Adsorption dehumidifiers remove moisture from the process airflow without reducing the temperature. The temperature increases a little bit due to the heat energy related to water depositing on a surface. Depending on the dryness of the rotor, the water will be likely to deposit on the rotor. By increasing the temperature on the regeneration, the rotor can be dried more and thus allow even drier air in the process outlet. Therefore, the adsorption dehumidifiers will be able to create humidity levels/dewpoints below 0°C without any issues with ice. This also means that adsorption solutions are less sensitive to low temperatures and dry air compared to cooling-based dehumidifiers. Whether one option is better than the other depends entirely on the air properties in each situation.

Q: I have tried to control humidity by means of a condensing dehumidifier but failed to succeed. Is there any chance that a desiccant dehumidifier can do the job?

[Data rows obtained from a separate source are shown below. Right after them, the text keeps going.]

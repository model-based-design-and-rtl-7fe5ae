// qam4_ldpc_pkg -- shared types, constants and functions of the QAM-4 / QC-LDPC transceiver.
//
// The code is a rate-1/2 quasi-cyclic LDPC code of length 16. Its parity-check matrix H (8x16)
// is expanded from a 2x4 base matrix of circulant shift values with expansion factor Z = 4:
// a shift s >= 0 stands for the 4x4 identity rotated so that row r has its 1 in column
// (r + s) mod 4, and -1 stands for the 4x4 zero matrix. The expanded H has the form [P I8], so
// the systematic generator is G = [I8 P^T]: a codeword is the 8 message bits followed by 8
// parity bits, parity j being the XOR of the message bits that check j covers.
//
// Bit numbering follows the usual matrix notation: codeword bits Y1..Y16 are the vector
// indices [1:16] and message bits m1..m8 are [1:8], so cw[3] is Y3.
//
// The base matrix, Z, the [P I] structure and G = [I P^T] are the code's definition; the
// packing into SystemVerilog types is this design's own.
package qam4_ldpc_pkg;

  localparam int Z  = 4;       // expansion factor
  localparam int MB = 2;       // base matrix rows
  localparam int NB = 4;       // base matrix columns
  localparam int K  = 8;       // message bits
  localparam int N  = NB * Z;  // codeword bits (16)
  localparam int M  = MB * Z;  // parity checks (8)

  typedef logic [1:K] msg_t;       // m1..m8
  typedef logic [1:N] cw_t;        // Y1..Y16
  typedef logic [1:M] syn_t;       // S1..S8
  typedef cw_t        hmat_t [1:M];
  typedef msg_t       gtmat_t [1:N]; // column j of G, as a set of message bits

  // Circulant shift values of the base matrix; -1 is the all-zero block.
  typedef int base_t [MB][NB];
  localparam base_t BASE = '{'{2, 3, 0, -1}, '{1, 0, -1, 0}};

  // Expand the base matrix into the 8x16 parity-check matrix.
  function automatic hmat_t expand_h(base_t b);
    hmat_t h;
    cw_t   row;
    for (int br = 0; br < MB; br++)
      for (int i = 0; i < Z; i++) begin
        row = '0;
        for (int bc = 0; bc < NB; bc++)
          if (b[br][bc] >= 0) row[bc*Z + ((i + b[br][bc]) % Z) + 1] = 1'b1;
        h[br*Z + i + 1] = row;
      end
    return h;
  endfunction

  localparam hmat_t H = expand_h(BASE);

  // Column j of G = [I P^T]: which message bits are XORed into codeword bit j.
  // For j <= K it is the identity; for parity bit j = K + r it is row r of P (the first K
  // columns of H), because H = [P I] makes every check r contain exactly one parity bit.
  function automatic gtmat_t make_gcols(hmat_t h);
    gtmat_t g;
    for (int j = 1; j <= K; j++) g[j] = msg_t'(1 << (K - j));
    for (int r = 1; r <= M; r++) g[K + r] = msg_t'(h[r] >> (N - K));
    return g;
  endfunction

  localparam gtmat_t GCOL = make_gcols(H);

  // X = m x G over GF(2).
  function automatic cw_t ldpc_encode(msg_t m);
    cw_t x;
    for (int j = 1; j <= N; j++) x[j] = ^(m & GCOL[j]);
    return x;
  endfunction

  // S = Y x H^T over GF(2).
  function automatic syn_t ldpc_syndrome(cw_t y);
    syn_t s;
    for (int r = 1; r <= M; r++) s[r] = ^(y & H[r]);
    return s;
  endfunction

  // One-hot mask of the t-th (t = 0, 1, 2) bit that parity check row hrow covers, counting
  // in ascending bit order; these are the bits a bit-flipping decoder tries for that check.
  function automatic cw_t trial_mask(cw_t hrow, int t);
    cw_t m;
    int  n;
    m = '0;
    n = 0;
    for (int c = 1; c <= N; c++)
      if (hrow[c]) begin
        if (n == t) m[c] = 1'b1;
        n++;
      end
    return m;
  endfunction

endpackage
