// delay_line -- the z^-DEPTH delay of the reference bit stream (DEPTH = 4096 samples = 16
// symbols of 256 samples) that lines the transmitted bits up with the decoded ones before
// they are compared. Built as a circular buffer: each clock the oldest entry is read out (asynchronous
// read) and overwritten with the new bit, so q is d delayed by exactly DEPTH clocks. The memory is not
// reset; primed goes high once DEPTH bits have been written, and q is forced to 0 before that
// (the model's delay starts from zeros). The circular-buffer structure is this design's.
module delay_line #(
  parameter int DEPTH = 4096
) (
  input  logic clk,
  input  logic rst,
  input  logic d,
  output logic q,
  output logic primed
);
  localparam int AW = $clog2(DEPTH);
  logic          mem [DEPTH];
  logic [AW-1:0] ptr;

  always_ff @(posedge clk) mem[ptr] <= d;

  always_ff @(posedge clk) begin
    if (rst) begin
      ptr    <= '0;
      primed <= 1'b0;
    end else begin
      ptr <= (ptr == AW'(DEPTH - 1)) ? '0 : ptr + 1'b1;
      if (ptr == AW'(DEPTH - 1)) primed <= 1'b1;
    end
  end

  assign q = primed & mem[ptr];
endmodule
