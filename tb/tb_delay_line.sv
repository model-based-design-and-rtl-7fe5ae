// tb_delay_line -- at the default depth of 4096 drives random bits and checks that q is 0
// until primed rises, that primed rises after exactly 4096 cycles, and that afterwards q
// equals the input of 4096 cycles earlier.
module tb_delay_line;
  localparam int DEPTH = 4096;
  logic clk = 0, rst = 1, d = 0, q, primed;
  int checks = 0, failures = 0;
  bit hist [$];

  delay_line dut (.clk, .rst, .d, .q, .primed);
  always #5 clk = ~clk;

  task automatic check(bit ok, string what);
    checks++;
    if (!ok) begin failures++; $display("FAIL: %s", what); end
  endtask

  initial begin
    repeat (2) @(posedge clk);
    @(negedge clk);
    rst = 0;
    for (int c = 0; c < 3 * DEPTH; c++) begin
      d = 1'($urandom);
      hist.push_back(d);
      #1;
      check(primed == (c >= DEPTH), $sformatf("primed at cycle %0d", c));
      if (c >= DEPTH) check(q == hist[c - DEPTH], $sformatf("q at cycle %0d", c));
      else            check(q == 1'b0, "q zero before primed");
      @(negedge clk);
    end
    $display("TB_RESULT checks=%0d failures=%0d", checks, failures);
    $finish;
  end

  initial begin
    repeat (4 * DEPTH) @(posedge clk);
    failures++;
    $display("TB_RESULT checks=%0d failures=%0d", checks, failures);
    $finish;
  end
endmodule
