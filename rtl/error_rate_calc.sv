// error_rate_calc -- bit-error counter. On each cycle with en high it compares the reference
// bit tx with the received bit rx, adds one to bits and, if they differ, one to errors. The
// bit error rate is errors / bits. The counters saturate at their maximum and clear on
// reset. Only strobed samples are compared, not the zero samples between symbols; the counter
// widths and saturation are this design's choices.
module error_rate_calc #(
  parameter int CNT_W = 32
) (
  input  logic             clk,
  input  logic             rst,
  input  logic             en,
  input  logic             tx,
  input  logic             rx,
  output logic [CNT_W-1:0] errors,
  output logic [CNT_W-1:0] bits
);
  always_ff @(posedge clk) begin
    if (rst) begin
      errors <= '0;
      bits   <= '0;
    end else if (en) begin
      if (bits != '1) bits <= bits + 1'b1;
      if ((tx != rx) && (errors != '1)) errors <= errors + 1'b1;
    end
  end
endmodule
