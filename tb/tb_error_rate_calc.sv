// tb_error_rate_calc -- drives random bit pairs with a random enable and checks the error and
// bit counters against counts kept here, and that both clear on reset.
module tb_error_rate_calc;
  logic clk = 0, rst = 1, en = 0, tx = 0, rx = 0;
  logic [31:0] errors, bits;
  int checks = 0, failures = 0;

  error_rate_calc dut (.clk, .rst, .en, .tx, .rx, .errors, .bits);
  always #5 clk = ~clk;

  task automatic check(bit ok, string what);
    checks++;
    if (!ok) begin failures++; $display("FAIL: %s", what); end
  endtask

  initial begin
    int ne, nb;
    repeat (2) @(posedge clk);
    @(negedge clk);
    rst = 0;
    for (int pass = 0; pass < 2; pass++) begin
      ne = 0; nb = 0;
      for (int c = 0; c < 2000; c++) begin
        en = ($urandom_range(0, 3) != 0);
        tx = 1'($urandom);
        rx = ($urandom_range(0, 9) == 0) ? ~tx : tx;
        if (en) begin nb++; if (tx != rx) ne++; end
        @(negedge clk);
        check(int'(errors) == ne && int'(bits) == nb,
              $sformatf("cycle %0d errors=%0d/%0d bits=%0d/%0d", c, errors, ne, bits, nb));
      end
      en = 0;
      rst = 1;
      @(negedge clk);
      rst = 0;
      check(errors == 0 && bits == 0, "cleared by reset");
    end
    $display("TB_RESULT checks=%0d failures=%0d", checks, failures);
    $finish;
  end

  initial begin
    repeat (10000) @(posedge clk);
    failures++;
    $display("TB_RESULT checks=%0d failures=%0d", checks, failures);
    $finish;
  end
endmodule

A: Yes, there is. The operating conditions for condensing dehumidifiers are quite limited compared to desiccant dehumidifiers. The dryness achievable for condensing dehumidifiers relates to the temperature of the cooler. Since the desiccant dehumidifier does not rely on cooling, there is no theoretical limit to how dry the air can be made. This limitation means that condensing dehumidifiers loses their moisture removing capabilities in cold environments. A further description of this is given in the document ”adsorption vs condensing”.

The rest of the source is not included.